S’il n’en est qu’à ses débuts, le processus de nomination d’un nouveau patron pour Keolis suscite beaucoup d’intérêts en interne à la SNCF. Les regards se tournent en particulier vers Laurent Trevisani, selon plusieurs sources. Choisi pour être PDG par intérim de la SNCF entre l’entrée de Jean-Pierre Farandou au gouvernement, le 12 octobre dernier, et la prise de fonctions de Jean Castex, il vient d’être confirmé à nouveau comme directeur général délégué chargé des finances et de la stratégie, une fonction qu’il occupe depuis 2019. Membre du conseil de surveillance de Keolis, Laurent Trevisani, qui dément aujourd’hui à son entourage toute candidature, pourrait se positionner comme recours en cas d’échec du processus. Il bénéficierait du soutien de Jean-Pierre Farandou.
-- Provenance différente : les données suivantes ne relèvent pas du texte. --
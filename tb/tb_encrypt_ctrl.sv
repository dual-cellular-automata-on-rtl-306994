// tb_encrypt_ctrl: checks the three-clock-per-pixel sequence of the
// controller over a full 16384-pixel run. The CA is replaced by a register
// that takes a fresh random non-zero value on every ca_step. A monitor
// checks that, for every pixel, ca_step, the address latch and ram_we follow
// on consecutive clocks; that both RAM addresses equal the CA value after the
// step (address 0 for the last pixel); that the pixel index runs 0..16383 in
// order; that busy lasts exactly 3*16384 clocks; that done holds until the
// switch opens; and that the seeds are reloaded while idle.
module tb_encrypt_ctrl;
  localparam int NPIX = 16384;

  logic clk = 1'b0, rst_n = 1'b0, encrypt = 1'b0;
  logic ca_load, ca_step, ram_we, busy, done;
  logic [13:0] ca14_state, pix_raddr, ram_addr, ram_addr1;
  int checks = 0, failures = 0;

  encrypt_ctrl dut (.*);

  always #10 clk = ~clk;   // 50 MHz

  initial begin : watchdog
    repeat (150000) @(posedge clk);
    failures++;
    $display("FAIL watchdog expired");
    $display("TB_RESULT checks=%0d failures=%0d", checks, failures);
    $finish;
  end

  // stand-in for the 14-bit CA
  logic [13:0] fake_ca;
  always_ff @(posedge clk) begin
    if (ca_load)      fake_ca <= 14'h0001;
    else if (ca_step) fake_ca <= 14'($urandom_range(1, 16383));
  end
  assign ca14_state = fake_ca;

  task automatic expect_true(bit cond, string what);
    checks++;
    if (!cond) begin
      failures++;
      if (failures < 20) $display("FAIL @%0t %s", $time, what);
    end
  endtask

  // cycle monitor
  int busy_cycles = 0, writes = 0, steps = 0, since_step = 99;
  logic [13:0] addr_after_step;
  bit in_run = 0;
  always @(negedge clk) if (rst_n) begin
    if (busy) busy_cycles++;
    since_step++;
    if (ca_step) begin
      since_step = 0;
      steps++;
    end
    if (since_step == 1) begin
      addr_after_step = ca14_state;
      expect_true(!ca_step && !ram_we, "address cycle idle of step/write");
      expect_true(pix_raddr == 14'(writes), "sequential pixel index");
    end
    if (ram_we) begin
      expect_true(since_step == 2, "write two clocks after CA step");
      expect_true(ram_addr == ram_addr1, "both RAM addresses equal");
      if (writes == NPIX - 1)
        expect_true(ram_addr == 14'h0, "last pixel stored at address 0");
      else
        expect_true(ram_addr == addr_after_step, "address is new CA value");
      writes++;
    end
    expect_true(!(busy && ca_load), "no seed load while busy");
  end

  initial begin
    int t_switch, t_done;
    repeat (3) @(negedge clk);
    rst_n = 1'b1;
    repeat (10) @(negedge clk);
    expect_true(ca_load && !busy && !done, "idle before switch");

    encrypt = 1'b1;
    t_switch = 0;
    while (!busy) begin @(negedge clk); t_switch++; end
    expect_true(t_switch <= 3, "start within synchroniser delay");
    while (!done) @(negedge clk);
    expect_true(busy_cycles == 3 * NPIX, $sformatf("busy cycles %0d != %0d", busy_cycles, 3 * NPIX));
    expect_true(writes == NPIX && steps == NPIX, "one step and one write per pixel");
    repeat (50) @(negedge clk);
    expect_true(done && !busy && writes == NPIX, "done holds while switch closed");

    encrypt = 1'b0;
    t_done = 0;
    while (done) begin @(negedge clk); t_done++; end
    expect_true(t_done <= 3, "return to idle after switch opens");
    @(negedge clk);
    expect_true(ca_load && !busy, "seeds reloaded in idle");

    // a second run, with the switch opened during it: the run completes
    busy_cycles = 0; writes = 0; steps = 0;
    encrypt = 1'b1;
    repeat (1000) @(negedge clk);
    encrypt = 1'b0;
    while (busy) @(negedge clk);
    expect_true(writes == NPIX && busy_cycles == 3 * NPIX, "run completes after switch opens");
    repeat (5) @(negedge clk);
    expect_true(ca_load && !done, "back to idle");

    $display("TB_RESULT checks=%0d failures=%0d", checks, failures);
    $finish;
  end
endmodule
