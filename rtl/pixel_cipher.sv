// pixel_cipher: encrypts one secret pixel with the key byte from the 8-bit
// cellular automaton in two ways at once. enc_xor = pixel ^ key goes to the
// first encrypted image, enc_xnor = ~(pixel ^ key) to the second. Both are
// their own inverse, so applying the same key byte again recovers the pixel.
//
// Purely combinational; the controller samples the result in the third clock
// of each pixel, when it writes both encrypted-image RAMs.
module pixel_cipher
  import dca_pkg::*;
#(
  parameter int PIXEL_W_P = PIXEL_W
) (
  input  logic [PIXEL_W_P-1:0] pixel,
  input  logic [PIXEL_W_P-1:0] key,
  output logic [PIXEL_W_P-1:0] enc_xor,
  output logic [PIXEL_W_P-1:0] enc_xnor
);

  always_comb begin
    enc_xor  = pixel ^ key;
    enc_xnor = pixel ~^ key;
  end

endmodule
Le directeur de l’activité TGV-Intercités chez SNCF Voyageurs, Alain Krakovitch, serait aussi sur les rangs. Candidat malheureux à la présidence de la SNCF en 2019, il viserait désormais un poste de numéro un. De son côté, Heidrick & Struggles aura à cœur d’ouvrir le jeu à des candidatures extérieures. Il pourrait rencontrer quelques difficultés car, parallèlement, la RATP va se chercher aussi un nouveau président.